● TRY IT
Could you print exactly the lines of the listing below, starting at the line that has "wait (n_out == N * 10);" and ending at the line that has "one sub-queue per", and only those lines?
*** DATA IN THIS EXERCISE Section Begins ***
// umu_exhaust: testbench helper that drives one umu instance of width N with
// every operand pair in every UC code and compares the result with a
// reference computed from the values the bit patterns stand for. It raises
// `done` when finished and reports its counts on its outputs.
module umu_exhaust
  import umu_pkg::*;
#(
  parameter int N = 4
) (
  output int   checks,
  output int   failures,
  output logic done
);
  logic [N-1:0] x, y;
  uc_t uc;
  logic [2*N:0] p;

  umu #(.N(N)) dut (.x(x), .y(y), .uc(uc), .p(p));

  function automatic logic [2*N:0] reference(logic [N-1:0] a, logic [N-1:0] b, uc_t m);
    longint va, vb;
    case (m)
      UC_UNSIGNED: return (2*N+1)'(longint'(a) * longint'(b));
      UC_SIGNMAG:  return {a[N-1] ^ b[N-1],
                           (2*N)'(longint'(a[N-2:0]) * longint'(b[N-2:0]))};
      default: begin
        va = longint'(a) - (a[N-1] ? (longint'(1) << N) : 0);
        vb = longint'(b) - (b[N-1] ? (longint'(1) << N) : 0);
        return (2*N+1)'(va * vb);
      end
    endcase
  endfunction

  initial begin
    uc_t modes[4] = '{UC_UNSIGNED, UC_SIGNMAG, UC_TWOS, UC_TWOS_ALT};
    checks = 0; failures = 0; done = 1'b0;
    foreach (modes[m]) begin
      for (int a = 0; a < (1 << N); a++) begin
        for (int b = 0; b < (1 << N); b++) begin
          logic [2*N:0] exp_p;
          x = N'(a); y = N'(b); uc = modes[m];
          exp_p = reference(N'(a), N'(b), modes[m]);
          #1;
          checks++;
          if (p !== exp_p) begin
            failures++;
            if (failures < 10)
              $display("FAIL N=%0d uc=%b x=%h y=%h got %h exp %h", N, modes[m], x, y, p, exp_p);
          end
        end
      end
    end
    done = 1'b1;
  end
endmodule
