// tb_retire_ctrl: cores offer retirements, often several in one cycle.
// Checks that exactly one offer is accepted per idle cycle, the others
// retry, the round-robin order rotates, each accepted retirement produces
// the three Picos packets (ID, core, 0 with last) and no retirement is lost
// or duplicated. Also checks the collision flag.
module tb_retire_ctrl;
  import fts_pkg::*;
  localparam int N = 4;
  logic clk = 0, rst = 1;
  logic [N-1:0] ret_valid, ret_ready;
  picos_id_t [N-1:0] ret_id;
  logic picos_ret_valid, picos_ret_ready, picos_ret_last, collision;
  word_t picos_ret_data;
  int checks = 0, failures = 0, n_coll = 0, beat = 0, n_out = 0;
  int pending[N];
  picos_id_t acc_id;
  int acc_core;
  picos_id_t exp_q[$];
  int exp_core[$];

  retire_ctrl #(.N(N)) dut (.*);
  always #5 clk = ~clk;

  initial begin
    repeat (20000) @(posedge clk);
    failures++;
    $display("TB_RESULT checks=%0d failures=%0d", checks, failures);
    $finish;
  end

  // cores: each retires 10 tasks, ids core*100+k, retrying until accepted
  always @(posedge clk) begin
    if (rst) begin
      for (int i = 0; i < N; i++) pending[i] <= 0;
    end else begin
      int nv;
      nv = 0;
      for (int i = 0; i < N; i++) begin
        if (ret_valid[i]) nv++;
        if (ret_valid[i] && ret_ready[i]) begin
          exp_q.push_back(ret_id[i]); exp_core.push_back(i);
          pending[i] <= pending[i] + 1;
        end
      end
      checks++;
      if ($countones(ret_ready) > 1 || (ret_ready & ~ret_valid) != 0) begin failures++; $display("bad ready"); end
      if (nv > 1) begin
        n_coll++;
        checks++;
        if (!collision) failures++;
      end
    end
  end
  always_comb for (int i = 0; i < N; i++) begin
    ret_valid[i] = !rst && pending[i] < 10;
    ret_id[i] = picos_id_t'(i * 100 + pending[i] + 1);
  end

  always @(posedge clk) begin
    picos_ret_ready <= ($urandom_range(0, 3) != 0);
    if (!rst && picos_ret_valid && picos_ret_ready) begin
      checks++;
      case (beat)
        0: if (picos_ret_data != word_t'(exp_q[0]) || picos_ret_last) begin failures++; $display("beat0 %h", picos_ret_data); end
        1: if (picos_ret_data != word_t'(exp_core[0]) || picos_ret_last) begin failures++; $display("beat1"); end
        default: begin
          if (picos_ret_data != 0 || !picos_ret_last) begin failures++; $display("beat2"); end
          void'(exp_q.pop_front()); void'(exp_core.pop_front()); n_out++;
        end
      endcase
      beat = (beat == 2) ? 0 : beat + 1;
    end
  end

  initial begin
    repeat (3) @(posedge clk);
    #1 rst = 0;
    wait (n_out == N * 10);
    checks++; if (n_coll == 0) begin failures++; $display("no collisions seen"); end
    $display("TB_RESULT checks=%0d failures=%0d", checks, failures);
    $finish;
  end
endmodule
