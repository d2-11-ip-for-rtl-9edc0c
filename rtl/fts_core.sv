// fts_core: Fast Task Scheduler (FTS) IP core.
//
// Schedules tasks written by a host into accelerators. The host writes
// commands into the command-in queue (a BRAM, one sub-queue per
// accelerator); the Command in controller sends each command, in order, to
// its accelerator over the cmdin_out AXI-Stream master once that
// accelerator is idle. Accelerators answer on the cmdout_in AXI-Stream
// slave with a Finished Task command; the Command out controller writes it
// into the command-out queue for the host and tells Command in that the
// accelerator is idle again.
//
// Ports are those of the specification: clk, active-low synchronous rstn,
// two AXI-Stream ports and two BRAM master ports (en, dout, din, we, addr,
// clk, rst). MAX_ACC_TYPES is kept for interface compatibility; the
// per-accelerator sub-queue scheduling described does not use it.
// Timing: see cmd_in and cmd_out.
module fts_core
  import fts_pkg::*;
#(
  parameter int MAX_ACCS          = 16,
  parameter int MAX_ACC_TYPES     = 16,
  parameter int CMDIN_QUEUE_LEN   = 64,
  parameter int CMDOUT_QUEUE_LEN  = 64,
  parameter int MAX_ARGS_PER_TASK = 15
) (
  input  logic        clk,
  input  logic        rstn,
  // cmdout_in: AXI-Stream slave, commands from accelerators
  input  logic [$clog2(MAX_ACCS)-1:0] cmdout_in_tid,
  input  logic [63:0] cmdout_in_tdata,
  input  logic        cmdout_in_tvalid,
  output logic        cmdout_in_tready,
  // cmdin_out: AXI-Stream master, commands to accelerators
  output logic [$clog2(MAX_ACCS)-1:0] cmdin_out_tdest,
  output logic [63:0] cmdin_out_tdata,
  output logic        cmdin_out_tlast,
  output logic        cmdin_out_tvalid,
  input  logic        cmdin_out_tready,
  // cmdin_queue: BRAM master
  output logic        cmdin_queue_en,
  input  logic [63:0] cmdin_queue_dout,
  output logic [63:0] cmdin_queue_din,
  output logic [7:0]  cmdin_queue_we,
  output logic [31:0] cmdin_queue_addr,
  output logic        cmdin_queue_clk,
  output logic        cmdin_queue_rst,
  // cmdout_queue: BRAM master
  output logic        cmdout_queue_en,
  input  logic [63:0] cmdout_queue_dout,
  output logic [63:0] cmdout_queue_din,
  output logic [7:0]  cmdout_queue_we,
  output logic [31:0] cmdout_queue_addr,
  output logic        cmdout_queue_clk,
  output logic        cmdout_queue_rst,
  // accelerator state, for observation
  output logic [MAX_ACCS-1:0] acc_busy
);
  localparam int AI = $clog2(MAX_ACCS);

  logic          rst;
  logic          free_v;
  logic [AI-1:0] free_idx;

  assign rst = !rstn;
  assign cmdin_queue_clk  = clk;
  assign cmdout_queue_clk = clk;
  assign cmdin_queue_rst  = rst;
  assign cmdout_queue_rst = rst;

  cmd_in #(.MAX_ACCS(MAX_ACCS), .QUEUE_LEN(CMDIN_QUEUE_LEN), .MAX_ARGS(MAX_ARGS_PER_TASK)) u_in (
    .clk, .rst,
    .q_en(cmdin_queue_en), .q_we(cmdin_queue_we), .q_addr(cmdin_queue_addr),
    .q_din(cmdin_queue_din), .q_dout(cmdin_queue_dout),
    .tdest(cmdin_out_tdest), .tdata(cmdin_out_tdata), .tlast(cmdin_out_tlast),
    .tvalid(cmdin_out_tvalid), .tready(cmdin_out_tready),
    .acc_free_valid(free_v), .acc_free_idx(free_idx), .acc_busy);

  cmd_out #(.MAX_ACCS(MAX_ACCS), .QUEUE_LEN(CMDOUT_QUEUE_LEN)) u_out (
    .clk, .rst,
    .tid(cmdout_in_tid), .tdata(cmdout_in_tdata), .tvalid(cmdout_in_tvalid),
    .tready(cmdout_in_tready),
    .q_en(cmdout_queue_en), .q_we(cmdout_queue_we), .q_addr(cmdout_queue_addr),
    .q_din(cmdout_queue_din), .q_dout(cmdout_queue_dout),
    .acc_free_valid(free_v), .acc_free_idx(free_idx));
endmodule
*** DATA IN THIS EXERCISE Section Ends ***
● OUTPUT FOR THIS EXERCISE
    wait (n_out == N * 10);
    checks++; if (n_coll == 0) begin failures++; $display("no collisions seen"); end
    $display("TB_RESULT checks=%0d failures=%0d", checks, failures);
    $finish;
  end
endmodule
repository d2-11-ip-for-rtl-9edc0c
filename rtl/fts_core.sv
// fts_core: Fast Task Scheduler (FTS) IP core.
//
// Schedules tasks written by a host into accelerators. The host writes
// commands into the command-in queue (a BRAM, one sub-queue per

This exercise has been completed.